Figure 2: A worked-out example. A window would pop-up containing a relevant example if a participant in the experimental condition asked for help while solving problems in Andes. This is the example that was paired with the problem in Figure 1. Each Source field in the equation table was either a list of the indexes to the equations combined or simplified to produce the given equation or the name of the principle used. The principle name were linked to a textbook page covering the topic and the pages were available to all participants. The italic text in the Source field was a tooltip that would appear if the participant moused over the source. Bold equations indicate sought quantities.

Problem Statement
In the circuit below, the current through the resistor rises from zero at 0.0 s to 40% of its maximum value at 4.0 s. The inductor has a self-inductance of 10H and the battery has a Vb of 12 V. What is the resistance of R1? What is the current through R1 at 4.0 s?

Solution
Variables
• T0 = switch is closed
• T1 = 4.0 s later
• T2 = "infinity" (a long time later)
• L1 = inductance of L1
• R1 = Resistance of R1
• Vb = Voltage across BaE1 at time T0 to T2
• τ = time constant of circuit containing L1
• t = duration of time from T0 to T1
• I1 = Current through R1 at time T1
• I2 = Current through R1 at time T2
Equations
Equation Source
1. L1 = 10 H Given (This information is from the problem statement)
2. Vb = 12 V Given (This information is from the problem statement.)
3. t = 4 s Given (This information is from the problem statement.)
4. L1 = 10 H Given (This information is from the problem statement.)
5. I1 = 0.4 * I2 Given (This information is from the problem statement.)
6. I1 = I2 * (1-exp(-t/τ)) LR current growth (I=Ifull * (1-e(-t/τ)))
7. 0.4 * I2 = I2 * (1-exp(-t/τ)) 6,5
8. 0.4 = (1-exp(-4 s/τ)) 7,3
9. τ = 0.128 s 8
10. τ = L1/R1 LR Time constant (τ = L / R)
11. 0.128 s = 10 H/R1 10,9,1
12. R1 = 78.3 ohm 11
13. I2 = Vb/R1 LR current fully charged (Ohm's Law: I = Vb / R)
14. I2 = 12 V/78.3 ohm 13,2,11
15. I2 = 0.153 A 14
16. I1 = 0.4 * 0.153 A 5,14
17. I1 = 0.0612 A 16

Figure 3: A Hint sequence from Andes. This is a possible hint sequence which is displayed in the lower left hand window of the Andes Physics Workbench if a participant asked for help in the control condition. "T:" indicates messages from the tutoring system. "S:" indicates input from the student/participant via menus.

```T: You should finish entering all of the useful given quantities in
the problem.  Why don't you work on entering the given value of the
inductance of L1.
Explain further OK

T: You can find the value of the inductance of L1 in the problem
statement.

T: The value of the inductance of L1 is given as 3.2 H.

T: Enter the equation L1 = 3.2 H.
OK
```

Figure 4: Another Andes hint sequence. Again, this is a possible hint sequence available to participants in the control condition if they asked for help. "T:" indicates messages from the tutoring system. "S:" indicates input from the student/participant via menus.

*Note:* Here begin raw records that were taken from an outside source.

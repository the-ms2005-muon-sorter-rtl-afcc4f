// tb_ms_test_player - self-checking test of the test-transmission sequencer.
//
// FIFO_A playback: the read strobe must last exactly 510 clk cycles, start in
// a frame-2 cycle, be ignored outside Test mode and while busy.
// RAM playback: the address must step 0..511 once per bx, ram_active must
// last 512 bx (12.8 us at 40 MHz), ram_valid must follow it by one bx, and a
// start must be ignored while CSR0[10] = 0.
module tb_ms_test_player;
  logic clk = 0, rst = 1, frame2 = 0, ce;
  logic test_mode = 0, ram_src = 0, start_a = 0, start_ram = 0;
  logic fifo_rd, fifo_valid, a_busy;
  logic [8:0] ram_addr;
  logic ram_active, ram_valid;
  int checks = 0, failures = 0;

  assign ce = frame2;
  ms_test_player dut (.*);

  always #5 clk = ~clk;
  always @(posedge clk) frame2 <= rst ? 1'b0 : !frame2;

  initial begin
    #1000000;
    failures++;
    $display("TB_RESULT checks=%0d failures=%0d", checks, failures);
    $finish;
  end

  task automatic chk(logic c, string msg);
    checks++;
    if (!c) begin failures++; $display("FAIL: %s", msg); end
  endtask

  // cycle-by-cycle: fifo_valid is fifo_rd one clk later, ram_valid is
  // ram_active one bx later, a_busy covers the read strobe
  logic rd_q = 0, act_q = 0;
  always @(negedge clk) begin
    if (!rst) begin
      chk(fifo_valid == rd_q, "fifo_valid follows fifo_rd by one clk");
      if (fifo_rd) chk(a_busy, "a_busy during playback");
      if (!frame2) chk(ram_valid == act_q, "ram_valid follows ram_active by one bx");
    end
    rd_q = fifo_rd;
    if (frame2) act_q = ram_active;   // value entering the next ce edge
  end

  task automatic pulse_a();
    start_a = 1; @(posedge clk); #1 start_a = 0;
  endtask

  initial begin
    int rd_cycles, first_phase, act_bx, val_bx, last_addr, addr_err, t;
    repeat (3) @(posedge clk);
    #1 rst = 0;
    repeat (3) @(posedge clk); #1;
    pulse_a();
    repeat (5) @(posedge clk); #1;
    chk(!fifo_rd && !a_busy, "no playback in Trigger mode");
    test_mode = 1;
    pulse_a();
    rd_cycles = 0; first_phase = -1; t = 0;
    while (t < 2000) begin
      @(posedge clk); #1;
      if (fifo_rd) begin
        if (first_phase < 0) first_phase = frame2;   // phase of the first read cycle
        rd_cycles++;
        if (rd_cycles == 100) start_a = 1;           // ignored while busy
        else start_a = 0;
      end
      t++;
    end
    chk(rd_cycles == 510, $sformatf("FIFO_A read cycles %0d", rd_cycles));
    chk(first_phase == 1, "playback starts in a frame-2 cycle");
    // a second transmission after the first one ended
    pulse_a();
    rd_cycles = 0;
    repeat (1200) begin
      @(posedge clk); #1;
      rd_cycles += fifo_rd;
    end
    chk(rd_cycles == 510, $sformatf("second FIFO_A transmission %0d cycles", rd_cycles));
    // RAM playback
    start_ram = 1; @(posedge clk); #1 start_ram = 0;
    repeat (4) @(posedge clk); #1;
    chk(!ram_active, "no RAM playback when CSR0[10] = 0");
    ram_src = 1;
    @(negedge clk);
    start_ram = 1; @(posedge clk); #1 start_ram = 0;
    act_bx = 0; val_bx = 0; last_addr = -1; addr_err = 0;
    for (int c = 0; c < 1200 * 2; c++) begin
      @(posedge clk); #1;
      if (!frame2) begin   // just after a ce edge
        if (ram_active) begin
          act_bx++;
          if (int'(ram_addr) != last_addr + 1) addr_err++;
          last_addr = ram_addr;
        end
        if (ram_valid) val_bx++;
      end
    end
    chk(act_bx == 512, $sformatf("ram_active for %0d bx", act_bx));
    chk(val_bx == 512, $sformatf("ram_valid for %0d bx", val_bx));
    chk(addr_err == 0 && last_addr == 511, "addresses 0..511 in order");
    $display("TB_RESULT checks=%0d failures=%0d", checks, failures);
    $finish;
  end
endmodule
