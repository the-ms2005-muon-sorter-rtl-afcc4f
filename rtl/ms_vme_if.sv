// ms_vme_if - VME A24 slave of the MS2005.
//
// The board answers A24 word cycles whose address bits A[23:19] equal the
// 5-bit geographical address of its slot (slot 14 of the Track Finder crate
// gives base 700000h) and whose address modifier is 39h or 3Dh.  Byte cycles
// (only one of DS1/DS0) are ignored, so all valid addresses are even.
// An accepted cycle becomes one strobe on the internal register bus
// (reg_req.wr or reg_req.rd for one clk, address A[18:1]); the register
// blocks return read data one clk later, ORed together on reg_rdata, which
// is latched onto vme_rdata before DTACK is given.  DTACK stays asserted
// until the master removes AS or the data strobes.
//
// The bus signals are taken active-high (the board's transceivers are
// assumed to invert) and asynchronous: AS and DS pass a two-flop
// synchroniser; address, AM, WRITE and data are sampled when the
// synchronised strobes show a cycle, by which time they are stable.
// Timing: DTACK follows the data strobes by about five clk cycles.
// The address decoding and AM codes follow the specification; the
// synchroniser and the handshake timing are this design's choices.
module ms_vme_if
  import ms_pkg::*;
(
  input  logic        clk,
  input  logic        rst,
  input  logic [4:0]  vme_ga,
  input  logic        vme_as,
  input  logic [1:0]  vme_ds,
  input  logic        vme_write,
  input  logic [5:0]  vme_am,
  input  logic [23:1] vme_addr,
  input  logic [15:0] vme_wdata,
  output logic [15:0] vme_rdata,
  output logic        vme_dtack,
  output reg_req_t    reg_req,
  input  logic [15:0] reg_rdata
);

  typedef enum logic [2:0] {S_IDLE, S_WAIT, S_DATA, S_ACK, S_SKIP} state_e;
  state_e state;

  logic [1:0] as_sync;
  logic [1:0] ds_sync [2];
  logic as_s, word_s, any_ds;
  logic is_write;

  assign as_s   = as_sync[1];
  assign word_s = (ds_sync[1] == 2'b11);
  assign any_ds = |ds_sync[1];

  always_ff @(posedge clk) begin
    if (rst) begin
      as_sync    <= '0;
      ds_sync[0] <= '0;
      ds_sync[1] <= '0;
    end else begin
      as_sync    <= {as_sync[0], vme_as};
      ds_sync[0] <= vme_ds;
      ds_sync[1] <= ds_sync[0];
    end
  end

  always_ff @(posedge clk) begin
    if (rst) begin
      state     <= S_IDLE;
      reg_req   <= '0;
      vme_rdata <= '0;
      vme_dtack <= 1'b0;
      is_write  <= 1'b0;
    end else begin
      reg_req.wr <= 1'b0;
      reg_req.rd <= 1'b0;
      case (state)
        S_IDLE: if (as_s && any_ds) begin
          if (word_s && vme_addr[23:19] == vme_ga &&
              (vme_am == 6'h39 || vme_am == 6'h3D)) begin
            reg_req.addr  <= vme_addr[18:1];
            reg_req.wdata <= vme_wdata;
            reg_req.wr    <= vme_write;
            reg_req.rd    <= !vme_write;
            is_write      <= vme_write;
            state         <= S_WAIT;
          end else begin
            state <= S_SKIP;
          end
        end
        S_WAIT: state <= S_DATA;              // strobe cycle
        S_DATA: begin                          // read data valid now
          if (!is_write) vme_rdata <= reg_rdata;
          vme_dtack <= 1'b1;
          state     <= S_ACK;
        end
        S_ACK: if (!as_s || !any_ds) begin
          vme_dtack <= 1'b0;
          state     <= S_IDLE;
        end
        S_SKIP: if (!as_s || !any_ds) state <= S_IDLE;
        default: state <= S_IDLE;
      endcase
    end
  end

endmodule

```T: Now that you have stated all of the given information, you should
start on the major principles. What quantity is the problem seeking?
S: The Voltage across L1 at time T0 to T1.

T: That's right. What is the first principle application that you
would like to work on? Hint: this principle application will
usually be one that mentions the sought quantity
explicity. Therefore it's equation may contain the sought quantity
that the problem seeks.
S: V= -L*dI/dt   Inductor EMF
```

### Hypothesis

Providing completely justified examples instead of hint sequences when students ask for help on steps will promote the learning of knowledge components and help appropriately generalize the knowledge components.

### Dependent variables & Results

Near Transfer, retention
Performance on problems involving inductors on the normal mid-term exam that were similar to the training problems. There was not significant difference in performance between the two conditions. Both conditions did better than a baseline of participants who solved no homework problems.